I don't expect him to break plans for me. But it would have made my day if he'd have said, "f*** going out, after the week we've had and everything you've done, let's just snuggle up just you and me". I feel pretty insulted that he says one minute he realizes what a hard week I've had doing it all myself and being ill, then says I'm off out later and leaves me to have to carry on as I have been. Nice.
_Posted via Mobile Device_


----------



## walkingwounded (May 7, 2011)

We had some cross words yesterday. When I was explaining that I felt hurt, he thought I was throwing his appreciative words back at him. He went out and sent me a very short text saying he wasn't happy about it. I replied saying that wasn't my intention and explained how I felt.

I said there were millions of men who'd love to be in his shoes, to have their wife want them: to him it's an inconvenience. That I didn't realise there was a quota for quality time. That he's been at home all week and I haven't seen him, and now he's better he's spent more time and effort going out than seeing me.

He actually apologized. Said he spent too much time hating work. I know he hates his job but not sure how that worked out. I don't know.

We had a couple of hours yesterday just me and him. We reconnected. It was great. Picked up the kids, and after they were all asleep, he was off out again. OK. He was back at work today. Came back, was messaging his best friend, whose had some bad news about he's losing his job and wants my H to meet up for a beer. OK. He has been out Friday, Saturday, Sunday and now Monday. I have arranged to go out Wednesday. I don't go out very much. His face was a picture. "What are you doing? Who with?" "Well, one of the guys from the gym..." said tongue-in-cheek. "REALLY?" Erm no Mr but the guys at the gym actually make the effort to come and talk to me (yes I realize their motivations!)

I am REALLY super pissed. He asks me if I mind when he wants to go out. I say no: say "yes" and he either tries to get round me, or stays in with a face like a petulant teenager and I'd rather he wasn't here than was here but under duress. What do I do? I can't MAKE him want to spend time with me, but I feel so sad he'd rather go do that with everyone else than me


----------



## SimplyAmorous (Nov 25, 2009)

You married one of those guys who wants to " hang with the boys" all the time . A "quality time" woman should never never never do this, it would be the same as marrying a Workaholic, It likely will be a constant struggle -unless he gets a revelation in the future. 

If you are needy, I am a freaking Needaholic, I would have many fights with your man, he wouldn't be able to stand me. Your love languages are way off. He appears to want to pacify you with gifts...and I bet that is at the bottom of your list. 

Best to not throw cold water on his offers to go out to the movies though, but given how you are feeling, I perfectly understand WHY you did this.

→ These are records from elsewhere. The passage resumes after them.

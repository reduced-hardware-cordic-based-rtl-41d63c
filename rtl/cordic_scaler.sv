// cordic_scaler: constant scaling by S = 0.707 with shifts and add/subtract.
//
// A 45 degree CORDIC step (x - y, y + x) grows the vector by sqrt(2); the
// scaler restores the magnitude. S is realised as 181/256 = 0.70703
// = (128 + 64 - 8 - 2 - 1) / 256, i.e. two additions and three
// subtractions of shifted copies of the input, accumulated at full
// precision and then shifted right by 8 (arithmetic shift, rounding toward
// minus infinity). The value 0.707 and the shift-add-subtract structure are
// the design's; the particular bit pattern is this implementation's choice.
//
// Interface: signed W-bit d in, signed W-bit q out. Combinational.
module cordic_scaler #(
  parameter int unsigned W = 20
) (
  input  logic signed [W-1:0] d,
  output logic signed [W-1:0] q
);

  localparam int unsigned EW = W + 9;   // room for d * 192 before the shift

  logic signed [EW-1:0] de, acc, shifted;

  always_comb begin
    de      = EW'(d);
    acc     = (de <<< 7) + (de <<< 6) - (de <<< 3) - (de <<< 1) - de;
    shifted = acc >>> 8;
    q       = shifted[W-1:0];
  end

endmodule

If you could look 5 years ahead and your family life was the same as now, a constant striving for his time , what would you do? I agree, we really can't change anyone else. But we have choices ourselves. You can either stay married and try to fill your time wtih friends like he is doing -trying to remain relatively happy, or realize maybe you married the wrong type of man -FOR YOU.


----------



## turnera (Jan 22, 2010)

Get him this book: Hold On To Your N.U.T.S. 

Ask him to read it or, if he won't read, read it TO him. It very clearly explains that, when you get married, you can still get to do your guy stuff...BUT...you have to acknowledge that your first priority is to your wife, then your kids, and as long as you meet those obligations, you can get to do all the 'fun' stuff.

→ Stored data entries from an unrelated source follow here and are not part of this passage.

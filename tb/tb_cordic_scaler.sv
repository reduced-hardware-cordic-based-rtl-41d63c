// tb_cordic_scaler: drives corner and random values through the 0.707
// scaler and compares with floor(d * 181 / 256) computed by multiplication,
// and with d / sqrt(2) to within 0.05 % of full scale plus one LSB.
module tb_cordic_scaler;
  localparam int W = 20;
  logic signed [W-1:0] d, q;
  int checks = 0, failures = 0;

  cordic_scaler #(.W(W)) dut (.d(d), .q(q));

  task automatic one(longint v);
    longint want;
    real r;
    d = W'(v);
    #1;
    want = (v * 181) >>> 8;
    checks++;
    if (longint'(q) != want) begin
      failures++;
      $display("FAIL d=%0d q=%0d want %0d", v, q, want);
    end
    r = real'(v) / $sqrt(2.0) - real'(q);
    checks++;
    if (r > 1.0 + 0.0005 * 2.0**(W-1) || r < -(1.0 + 0.0005 * 2.0**(W-1))) begin
      failures++;
      $display("FAIL d=%0d far from d/sqrt2", v);
    end
  endtask

  initial begin
    one(0); one(1); one(-1); one(255); one(-256);
    one(2**(W-1) - 1); one(-(2**(W-1)));
    for (int i = 0; i < 2000; i++)
      one(longint'($signed(W'($urandom))));
    $display("TB_RESULT checks=%0d failures=%0d", checks, failures);
    $finish;
  end

  initial begin
    #100000;
    failures++;
    $display("TB_RESULT checks=%0d failures=%0d", checks, failures);
    $finish;
  end
endmodule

It's from Help for Men, Mentor for Men, Men's Groups, Relationship Advice, Life Coach.


----------



## walkingwounded (May 7, 2011)

SimplyAmorous. I find it interesting how the love languages can be negated when the other spouse doesn't understand that need. If you want quality time, then you are needy. If you want gifts, you are materialistic. If you want acts of service, then you're never happy!

I have realized something important. He does enjoy our time together. The massive disconnect is because I am very particular about what constitutes quality time. To me, it is the time where it is just me and him, focussed on each other. For him, ANY time with me fulfils his need for quality time.

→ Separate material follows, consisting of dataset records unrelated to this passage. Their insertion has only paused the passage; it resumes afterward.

// fft_addr_gen: data and twiddle address generator of the 16-point radix-2
// decimation-in-frequency FFT.
//
// Stage s (0..3) has 8 butterflies j = 0..7. With span = 8 >> s, butterfly j
// pairs the in-place memory words p and q = p + span, where p is j with a 0
// inserted at bit position 3 - s, and uses the twiddle power
// tw = (j mod span) * 2^s, i.e. (j << s) kept to 3 bits. After the four
// stages, result X[k] lies at address bit_reverse(k).
// The design states only that an address generator for data and twiddle
// accesses is needed and that there are log2 N stages of N/2 butterflies;
// this standard in-place ordering is the implementation's choice.
//
// Interface: stage (2 bits), bfly (3 bits) in; addr_p, addr_q (4 bits) and
// tw (3 bits) out. Combinational.
module fft_addr_gen
  import fft16_pkg::*;
(
  input  logic [1:0]        stage,
  input  logic [2:0]        bfly,
  output logic [ADDR_W-1:0] addr_p,
  output logic [ADDR_W-1:0] addr_q,
  output logic [TW_W-1:0]   tw
);

  always_comb begin
    unique case (stage)
      2'd0: addr_p = {1'b0, bfly};                 // span 8
      2'd1: addr_p = {bfly[2], 1'b0, bfly[1:0]};   // span 4
      2'd2: addr_p = {bfly[2:1], 1'b0, bfly[0]};   // span 2
      default: addr_p = {bfly, 1'b0};              // span 1
    endcase
    addr_q = addr_p | (ADDR_W'(4'd8) >> stage);
    tw     = TW_W'(bfly << stage);
  end

endmodule
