// tb_fft_addr_gen: for every stage and butterfly, compares the generated
// addresses and twiddle power with the in-place radix-2 DIF schedule built
// from groups and positions (p = group*2*span + pos, q = p + span,
// tw = pos * 16 / (2*span)), and checks that every stage touches each of
// the 16 words exactly once.
module tb_fft_addr_gen;
  logic [1:0] stage;
  logic [2:0] bfly;
  logic [3:0] p, q;
  logic [2:0] tw;
  int checks = 0, failures = 0;

  fft_addr_gen dut (.stage(stage), .bfly(bfly), .addr_p(p), .addr_q(q), .tw(tw));

  initial begin
    for (int s = 0; s < 4; s++) begin
      int span, j;
      bit [15:0] seen;
      span = 8 >> s;
      seen = '0;
      j = 0;
      for (int g = 0; g < 8 / span; g++) begin
        for (int pos = 0; pos < span; pos++) begin
          int ep, eq, et;
          ep = g * 2 * span + pos;
          eq = ep + span;
          et = pos * 16 / (2 * span);
          stage = 2'(s); bfly = 3'(j);
          #1;
          checks++;
          if (p != 4'(ep) || q != 4'(eq) || tw != 3'(et)) begin
            failures++;
            $display("FAIL s=%0d j=%0d p=%0d q=%0d tw=%0d want %0d %0d %0d",
                     s, j, p, q, tw, ep, eq, et);
          end
          seen[p] = 1'b1;
          seen[q] = 1'b1;
          j++;
        end
      end
      checks++;
      if (seen != 16'hFFFF) begin
        failures++;
        $display("FAIL stage %0d coverage %h", s, seen);
      end
    end
    $display("TB_RESULT checks=%0d failures=%0d", checks, failures);
    $finish;
  end

  initial begin
    #10000;
    failures++;
    $display("TB_RESULT checks=%0d failures=%0d", checks, failures);
    $finish;
  end
endmodule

This causes a problem as when I'm arranging time with him, he can think I'm being demanding, or that I'm never happy. Eg: Friday afternoon when he got up, we ran some errands together and picked up the older kids from school. When I said later about us reconnecting, what he saw was me being crazy: after all to him we'd.just spent the afternoon together hadn't we?

So I get that. I have explained it. He gets it. I can see he's making an effort. I'm not sure how it'll pan out.
_Posted via Mobile Device_


----------



## turnera (Jan 22, 2010)

I suggest, besides the book I recommended (VERY easy read), that you two set up one hour a week to talk about your relationship. Maybe go on a walk once a week and talk. Make it a safe zone where you both can say how you feel without the other one jumping in to defend himself. Both of you need to be heard, so the other is aware of what they need (Emotional Needs) and don't like (Love Busters).


----------



## CandieGirl (Apr 27, 2011)

I'm needy too...H has been working on a big project at work...and yes, I'm feeling a little neglected. So I told him so...and he said "You require all my attention!". Well, when he's home and NOT working, yes, I'd like his attention. Anyways, my answer to him was "I realize I need more attention that the average woman...but no one ever said I was the average woman!". That lightened it up a lil'bit...he wants to improve. I want him to recognize the way I am (and I the way he is) and meet halfway. Sound good?


----------



## turnera (Jan 22, 2010)

I think that women sometimes need to acknowledge that men don't work the same way. Men want a marriage, yes. But they don't want the marriage to define them, they don't want to be only _about_ that marriage. They still want to have guy friends just like when they were growing up and single. They want to have fun, and NOT just with their wives. If the woman expects her man to spend the rest of his life only with her, to spend every spare minute with her...well, that marriage isn't going to last or at least isn't going to be a fulfilling one for both parties.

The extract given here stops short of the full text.